In the data that follows, give the number of lines containing the word "into". Offer no additional comment.

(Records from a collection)
***

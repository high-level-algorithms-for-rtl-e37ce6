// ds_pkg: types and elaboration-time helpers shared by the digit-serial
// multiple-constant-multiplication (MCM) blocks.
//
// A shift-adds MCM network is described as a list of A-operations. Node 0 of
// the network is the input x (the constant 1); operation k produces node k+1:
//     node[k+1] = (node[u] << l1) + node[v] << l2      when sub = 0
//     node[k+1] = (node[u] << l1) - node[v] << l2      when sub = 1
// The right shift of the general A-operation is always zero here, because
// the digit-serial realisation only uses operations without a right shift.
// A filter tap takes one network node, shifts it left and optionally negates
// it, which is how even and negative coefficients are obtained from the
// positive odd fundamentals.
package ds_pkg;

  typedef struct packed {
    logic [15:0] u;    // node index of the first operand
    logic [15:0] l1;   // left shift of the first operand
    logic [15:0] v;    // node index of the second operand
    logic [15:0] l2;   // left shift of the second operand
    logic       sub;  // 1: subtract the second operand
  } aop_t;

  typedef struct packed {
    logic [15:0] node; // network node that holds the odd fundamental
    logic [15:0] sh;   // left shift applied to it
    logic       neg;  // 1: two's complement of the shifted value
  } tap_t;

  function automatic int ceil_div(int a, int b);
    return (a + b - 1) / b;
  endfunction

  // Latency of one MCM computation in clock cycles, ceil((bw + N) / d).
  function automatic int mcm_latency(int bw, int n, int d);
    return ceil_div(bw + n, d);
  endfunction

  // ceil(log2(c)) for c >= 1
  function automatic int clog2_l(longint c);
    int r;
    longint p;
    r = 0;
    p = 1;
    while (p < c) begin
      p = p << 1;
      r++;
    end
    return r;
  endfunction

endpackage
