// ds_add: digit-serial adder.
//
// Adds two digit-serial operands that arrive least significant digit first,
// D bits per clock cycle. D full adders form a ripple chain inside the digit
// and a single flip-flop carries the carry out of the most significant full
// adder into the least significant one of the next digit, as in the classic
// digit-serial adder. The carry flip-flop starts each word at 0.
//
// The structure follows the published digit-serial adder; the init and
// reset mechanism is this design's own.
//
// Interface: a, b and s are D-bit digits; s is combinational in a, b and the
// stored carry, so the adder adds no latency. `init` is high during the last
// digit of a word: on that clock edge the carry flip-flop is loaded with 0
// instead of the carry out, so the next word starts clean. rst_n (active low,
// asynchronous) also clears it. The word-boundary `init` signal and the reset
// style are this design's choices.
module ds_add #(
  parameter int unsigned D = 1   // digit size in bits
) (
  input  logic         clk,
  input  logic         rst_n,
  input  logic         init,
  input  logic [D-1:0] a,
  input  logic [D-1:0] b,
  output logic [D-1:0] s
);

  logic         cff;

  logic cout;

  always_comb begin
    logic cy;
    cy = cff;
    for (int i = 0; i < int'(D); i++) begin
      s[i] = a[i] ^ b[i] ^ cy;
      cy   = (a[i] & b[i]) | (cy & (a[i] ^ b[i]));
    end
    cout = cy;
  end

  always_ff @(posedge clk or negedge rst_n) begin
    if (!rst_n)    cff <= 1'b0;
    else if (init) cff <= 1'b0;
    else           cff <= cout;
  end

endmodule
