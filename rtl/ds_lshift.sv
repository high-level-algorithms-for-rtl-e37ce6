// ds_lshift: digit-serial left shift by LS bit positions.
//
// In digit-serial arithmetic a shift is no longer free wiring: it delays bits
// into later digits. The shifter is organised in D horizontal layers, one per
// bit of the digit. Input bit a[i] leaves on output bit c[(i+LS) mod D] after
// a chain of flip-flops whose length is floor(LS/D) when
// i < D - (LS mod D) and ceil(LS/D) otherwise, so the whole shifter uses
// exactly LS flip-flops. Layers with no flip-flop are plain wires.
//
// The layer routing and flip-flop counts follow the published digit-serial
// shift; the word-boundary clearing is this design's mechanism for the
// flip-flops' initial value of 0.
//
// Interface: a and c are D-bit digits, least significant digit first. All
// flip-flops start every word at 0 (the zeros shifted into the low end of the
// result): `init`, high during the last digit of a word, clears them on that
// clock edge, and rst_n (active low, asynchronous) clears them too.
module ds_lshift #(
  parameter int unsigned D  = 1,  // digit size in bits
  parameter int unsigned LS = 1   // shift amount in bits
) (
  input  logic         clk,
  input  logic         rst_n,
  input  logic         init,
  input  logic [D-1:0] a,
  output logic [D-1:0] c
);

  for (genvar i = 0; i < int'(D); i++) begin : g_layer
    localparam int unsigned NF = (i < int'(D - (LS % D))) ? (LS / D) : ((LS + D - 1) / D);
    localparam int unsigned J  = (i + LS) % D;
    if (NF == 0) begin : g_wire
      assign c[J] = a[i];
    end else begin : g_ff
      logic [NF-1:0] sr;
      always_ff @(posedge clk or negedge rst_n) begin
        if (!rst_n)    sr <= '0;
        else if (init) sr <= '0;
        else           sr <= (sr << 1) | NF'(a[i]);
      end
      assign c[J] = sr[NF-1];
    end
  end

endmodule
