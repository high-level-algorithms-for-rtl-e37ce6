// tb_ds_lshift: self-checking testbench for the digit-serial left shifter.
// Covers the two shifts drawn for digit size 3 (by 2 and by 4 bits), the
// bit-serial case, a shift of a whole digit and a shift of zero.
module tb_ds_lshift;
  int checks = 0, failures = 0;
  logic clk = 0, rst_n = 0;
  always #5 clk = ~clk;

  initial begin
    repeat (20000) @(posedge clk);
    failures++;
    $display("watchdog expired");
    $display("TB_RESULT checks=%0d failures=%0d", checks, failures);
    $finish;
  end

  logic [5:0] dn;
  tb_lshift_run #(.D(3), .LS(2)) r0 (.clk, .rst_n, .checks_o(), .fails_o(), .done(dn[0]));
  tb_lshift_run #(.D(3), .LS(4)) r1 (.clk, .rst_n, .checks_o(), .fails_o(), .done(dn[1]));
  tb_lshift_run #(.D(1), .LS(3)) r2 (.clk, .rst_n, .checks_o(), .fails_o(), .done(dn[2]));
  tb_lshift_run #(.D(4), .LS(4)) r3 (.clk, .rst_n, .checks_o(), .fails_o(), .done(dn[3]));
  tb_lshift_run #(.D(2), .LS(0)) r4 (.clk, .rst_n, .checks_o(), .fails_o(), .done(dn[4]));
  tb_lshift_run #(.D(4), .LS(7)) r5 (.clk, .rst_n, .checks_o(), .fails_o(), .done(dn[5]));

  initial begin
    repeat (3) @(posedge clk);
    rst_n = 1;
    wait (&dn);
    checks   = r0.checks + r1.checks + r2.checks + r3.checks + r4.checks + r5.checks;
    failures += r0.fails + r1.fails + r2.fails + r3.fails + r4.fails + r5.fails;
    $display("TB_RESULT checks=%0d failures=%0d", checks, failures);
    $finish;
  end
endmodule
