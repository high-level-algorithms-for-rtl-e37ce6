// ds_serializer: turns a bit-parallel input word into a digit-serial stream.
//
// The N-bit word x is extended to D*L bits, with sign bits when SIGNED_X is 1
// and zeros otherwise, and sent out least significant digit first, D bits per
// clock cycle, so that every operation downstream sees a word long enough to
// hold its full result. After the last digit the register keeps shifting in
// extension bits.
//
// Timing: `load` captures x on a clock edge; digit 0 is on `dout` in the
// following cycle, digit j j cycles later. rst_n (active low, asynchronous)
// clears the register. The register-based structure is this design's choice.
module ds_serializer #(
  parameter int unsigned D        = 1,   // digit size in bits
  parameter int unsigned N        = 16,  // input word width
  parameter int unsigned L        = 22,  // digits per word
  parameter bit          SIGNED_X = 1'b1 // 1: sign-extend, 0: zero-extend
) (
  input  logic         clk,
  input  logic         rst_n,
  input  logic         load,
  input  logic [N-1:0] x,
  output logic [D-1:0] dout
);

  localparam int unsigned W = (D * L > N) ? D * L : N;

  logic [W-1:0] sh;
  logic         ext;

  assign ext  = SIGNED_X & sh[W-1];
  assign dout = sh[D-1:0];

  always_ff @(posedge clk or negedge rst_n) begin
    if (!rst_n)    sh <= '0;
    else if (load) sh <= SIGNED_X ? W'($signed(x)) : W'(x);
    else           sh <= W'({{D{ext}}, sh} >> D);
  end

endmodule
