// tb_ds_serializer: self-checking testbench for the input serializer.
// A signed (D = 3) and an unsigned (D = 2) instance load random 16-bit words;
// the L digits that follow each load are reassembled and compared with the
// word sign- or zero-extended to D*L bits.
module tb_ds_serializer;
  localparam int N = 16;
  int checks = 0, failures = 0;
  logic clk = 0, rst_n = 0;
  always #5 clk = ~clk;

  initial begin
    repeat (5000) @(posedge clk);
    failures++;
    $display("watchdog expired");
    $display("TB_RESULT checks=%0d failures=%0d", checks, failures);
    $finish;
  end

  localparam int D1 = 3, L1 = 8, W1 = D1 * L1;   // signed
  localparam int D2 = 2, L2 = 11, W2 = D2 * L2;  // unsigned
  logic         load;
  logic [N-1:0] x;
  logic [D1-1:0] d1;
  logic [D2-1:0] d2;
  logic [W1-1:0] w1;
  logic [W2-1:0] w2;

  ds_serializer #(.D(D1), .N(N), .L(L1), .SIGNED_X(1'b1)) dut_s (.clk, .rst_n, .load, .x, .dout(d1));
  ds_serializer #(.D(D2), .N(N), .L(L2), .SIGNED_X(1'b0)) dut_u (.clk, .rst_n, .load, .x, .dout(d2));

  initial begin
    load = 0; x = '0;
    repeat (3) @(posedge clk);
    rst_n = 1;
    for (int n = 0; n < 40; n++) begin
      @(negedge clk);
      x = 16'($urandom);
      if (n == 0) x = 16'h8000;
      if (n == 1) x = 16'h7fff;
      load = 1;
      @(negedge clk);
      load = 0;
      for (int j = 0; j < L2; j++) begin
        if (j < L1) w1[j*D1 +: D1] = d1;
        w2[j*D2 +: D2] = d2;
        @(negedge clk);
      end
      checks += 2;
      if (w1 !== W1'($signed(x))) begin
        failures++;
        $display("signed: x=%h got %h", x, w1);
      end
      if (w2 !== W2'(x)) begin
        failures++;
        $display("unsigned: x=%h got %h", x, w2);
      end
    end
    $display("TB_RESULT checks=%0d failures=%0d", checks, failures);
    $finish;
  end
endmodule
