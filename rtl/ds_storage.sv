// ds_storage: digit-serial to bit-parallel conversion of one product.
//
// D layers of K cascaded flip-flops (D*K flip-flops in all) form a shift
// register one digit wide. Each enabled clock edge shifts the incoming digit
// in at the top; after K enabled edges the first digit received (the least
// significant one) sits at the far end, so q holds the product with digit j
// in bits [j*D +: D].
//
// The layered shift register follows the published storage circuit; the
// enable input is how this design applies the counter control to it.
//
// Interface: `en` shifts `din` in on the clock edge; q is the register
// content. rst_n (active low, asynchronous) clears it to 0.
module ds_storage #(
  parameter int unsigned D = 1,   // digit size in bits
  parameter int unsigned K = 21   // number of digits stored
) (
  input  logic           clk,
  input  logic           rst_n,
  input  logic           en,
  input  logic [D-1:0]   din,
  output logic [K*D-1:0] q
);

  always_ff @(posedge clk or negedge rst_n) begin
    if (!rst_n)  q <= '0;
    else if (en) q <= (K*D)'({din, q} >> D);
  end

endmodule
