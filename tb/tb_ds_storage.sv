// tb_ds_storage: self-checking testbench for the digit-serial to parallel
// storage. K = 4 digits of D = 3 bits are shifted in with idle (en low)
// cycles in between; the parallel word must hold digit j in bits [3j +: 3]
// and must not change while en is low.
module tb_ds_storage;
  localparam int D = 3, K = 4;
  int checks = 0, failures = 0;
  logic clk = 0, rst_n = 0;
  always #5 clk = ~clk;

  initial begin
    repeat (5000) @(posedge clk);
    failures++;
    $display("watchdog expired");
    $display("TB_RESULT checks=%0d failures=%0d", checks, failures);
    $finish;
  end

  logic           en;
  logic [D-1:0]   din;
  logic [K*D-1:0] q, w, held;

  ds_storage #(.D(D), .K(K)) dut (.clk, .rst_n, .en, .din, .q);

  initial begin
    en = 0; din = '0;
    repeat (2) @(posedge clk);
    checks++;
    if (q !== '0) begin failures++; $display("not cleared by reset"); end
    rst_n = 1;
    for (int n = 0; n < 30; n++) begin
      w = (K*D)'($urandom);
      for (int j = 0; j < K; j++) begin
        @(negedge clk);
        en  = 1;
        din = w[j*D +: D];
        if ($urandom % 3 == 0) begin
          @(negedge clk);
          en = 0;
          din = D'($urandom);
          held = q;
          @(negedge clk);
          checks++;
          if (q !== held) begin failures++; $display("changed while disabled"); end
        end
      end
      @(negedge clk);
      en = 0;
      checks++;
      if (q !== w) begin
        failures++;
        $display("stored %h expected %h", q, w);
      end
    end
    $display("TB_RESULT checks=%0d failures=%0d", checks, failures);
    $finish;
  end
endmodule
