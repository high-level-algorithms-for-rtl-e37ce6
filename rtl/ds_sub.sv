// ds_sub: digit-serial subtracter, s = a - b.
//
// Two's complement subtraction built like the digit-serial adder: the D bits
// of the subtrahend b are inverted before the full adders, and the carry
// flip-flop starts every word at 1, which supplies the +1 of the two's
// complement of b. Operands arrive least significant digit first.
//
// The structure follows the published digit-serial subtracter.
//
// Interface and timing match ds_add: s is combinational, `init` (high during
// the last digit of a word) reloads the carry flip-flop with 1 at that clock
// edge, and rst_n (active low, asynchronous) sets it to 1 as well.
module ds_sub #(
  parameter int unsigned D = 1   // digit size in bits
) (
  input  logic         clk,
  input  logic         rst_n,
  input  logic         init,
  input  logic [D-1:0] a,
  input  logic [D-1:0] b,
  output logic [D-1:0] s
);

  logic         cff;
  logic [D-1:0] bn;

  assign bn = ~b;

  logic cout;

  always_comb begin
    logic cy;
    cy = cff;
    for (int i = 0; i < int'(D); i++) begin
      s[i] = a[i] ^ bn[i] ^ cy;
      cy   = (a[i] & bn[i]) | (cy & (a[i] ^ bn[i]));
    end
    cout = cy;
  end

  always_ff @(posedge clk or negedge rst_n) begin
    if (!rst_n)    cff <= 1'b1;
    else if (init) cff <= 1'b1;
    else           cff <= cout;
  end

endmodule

***

**Task result:** 4